Contro le aspettative, la ricerca evidenzia che le dimensioni di un’organizzazione non corrispondono ad un’effettiva maturità, tanto che l’83% delle aziende intervistate – con oltre 10.000 dipendenti – valuta le proprie capacità “poco sviluppate” in termini di maturità complessiva. Questo risultato suggerisce che l’esperienza e la visibilità sulle minacce avanzate delle grandi organizzazioni implicano la necessità di una maggiore maturità rispetto alla loro situazione attuale. Queste aziende sono più consapevoli dell’esigenza di disporre di soluzioni e strategie più robuste e mature per individuare e rispondere agli attacchi.

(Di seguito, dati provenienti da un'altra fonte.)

// Shared types and constants for the Curve448 point-multiplication cores.
//
// Field: p = 2^448 - 2^224 - 1 (Goldilocks prime). Field elements are kept
// fully reduced, in [0, p). All three cores run the same macro-instruction
// set: a field addition, subtraction or multiplication whose operands and
// result live in one of 16 RAM slots. The slot map, the instruction word
// and the ladder constant a24 = 39081 are defined here.
package c448_pkg;

  localparam int unsigned FW = 448;               // field element width
  localparam logic [FW-1:0] P448 = {{223{1'b1}}, 1'b0, {224{1'b1}}};
  localparam logic [FW-1:0] A24 = FW'(39081);     // (A-2)/4 for A = 156326

  // Field operations executed by a field arithmetic unit.
  typedef enum logic [1:0] {
    OP_ADD = 2'd0,
    OP_SUB = 2'd1,
    OP_MUL = 2'd2
  } fop_e;

  // RAM slots (logical). Slots 1..4 hold the two ladder points and are
  // remapped by the controller according to the current scalar bit.
  typedef enum logic [3:0] {
    S_X1   = 4'd0,   // affine u-coordinate of the base point
    S_X2   = 4'd1,
    S_Z2   = 4'd2,
    S_X3   = 4'd3,
    S_Z3   = 4'd4,
    S_A24  = 4'd5,
    S_ZERO = 4'd6,
    S_T0   = 4'd7,
    S_T1   = 4'd8,
    S_T2   = 4'd9,
    S_T3   = 4'd10,
    S_T4   = 4'd11,
    S_T5   = 4'd12,
    S_T6   = 4'd13,
    S_T7   = 4'd14,
    S_T8   = 4'd15
  } slot_e;

  localparam int unsigned NSLOTS = 16;

  // One program ROM line: dst <= srcA (op) srcB.
  typedef struct packed {
    fop_e  op;
    slot_e dst;
    slot_e srca;
    slot_e srcb;
  } instr_t;

  // Program ROM layout (entry points used by the controller).
  localparam int unsigned PC_INIT     = 0;   // X3 <- X1 * Z3 (point randomisation)
  localparam int unsigned PC_STEP     = 1;   // first line of a ladder step
  localparam int unsigned STEP_LEN    = 18;  // lines per ladder step
  localparam int unsigned PC_INV      = 19;  // T0 <- Z2 + 0
  localparam int unsigned PC_SQR      = 20;  // T0 <- T0 * T0
  localparam int unsigned PC_MULZ     = 21;  // T0 <- T0 * Z2
  localparam int unsigned PC_FINAL    = 22;  // T1 <- X2 * T0
  localparam int unsigned PROG_LINES  = 23;

  // Fermat inversion exponent p - 2.
  localparam logic [FW-1:0] INV_EXP = P448 - FW'(2);

endpackage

Contro ogni previsione sono anche i risultati emersi dal segmento delle aziende operanti nel settore finanziario, un settore che viene frequentemente citato come il più avanzato in termini di maturità in ambito sicurezza. Nonostante i luoghi comuni, tuttavia, le società finanziarie intervistate non ritengono di costituire il settore più maturo: solo un terzo delle aziende giudica infatti di sentirsi preparato. Gli operatori di infrastrutture critiche, che rappresentano il target originale del CSF, dovranno compiere significativi passi avanti per migliorare il proprio grado attuale di maturità. Le società di telecomunicazioni hanno riportato il livello più alto, con il 50% che dichiara di aver sviluppato capacità significative, mentre la pubblica amministrazione si è classificata ultima nell’indagine con il solo 18% che ritiene di aver sviluppato competenze di rilievo.
Malgrado il CSF sia stato sviluppato negli Stati Uniti, il grado di maturità riportato dalle aziende che si trovato nelle Americhe è minore rispetto a quello delle regioni APJ ed EMEA. Nell’area APJ (Asia-Pacifico e Giappone) è stato raggiunto il grado di maturità più elevato, con il 39% degli intervistati che si ritiene “sviluppato” o “avvantaggiato” in termini di maturità complessiva; un dato che scende al 26% nell’area EMEA (Europe, Middle-East-Africa) e al 24% nell’area delle Americhe.
Amit Yoran, Presidente, RSA
Questa ricerca dimostra come le aziende continuino a investire enormi quantità di denaro nell’ultima generazione di firewall, anti-virus e sistemi di protezione nella speranza di bloccare le minacce avanzate. Eppure nonostante questi investimenti, anche le aziende più grandi si sentono inadeguate a gestire i problemi di cybersicurezza. Siamo convinti che questa dicotomia sia il risultato del fallimento di modelli basati sulla prevenzione di fronte a un panorama di minacce sempre più critico. Dobbiamo dunque cambiare il modo in cui pensiamo alla sicurezza e iniziare a riconoscere il fatto che la prevenzione da sola rappresenta una strategia perdente e che un maggior grado di attenzione debba essere dedicato alle attività di monitoraggio e risposta.Stephen T. Whitlock, Chief Strategist, Information Security, Boeing
Boeing ha supportato il NIST Cybersecurity Framework contribuendovi fin dalla sua ideazione. Utilizziamo questo framework come base per valutare la sicurezza complessiva sia delle nostre organizzazioni interne sia nei rapporti con i clienti esterni. Il Framework promuove un approccio completo e adattabile basato sul rischio che risulta indipendente dalla tecnologia e dalle normative. Da quando abbiamo adottato il Framework, i risultati hanno avuto un impatto significativo nella identificazione delle problematiche e nella definizione della strategia di cybersicurezza.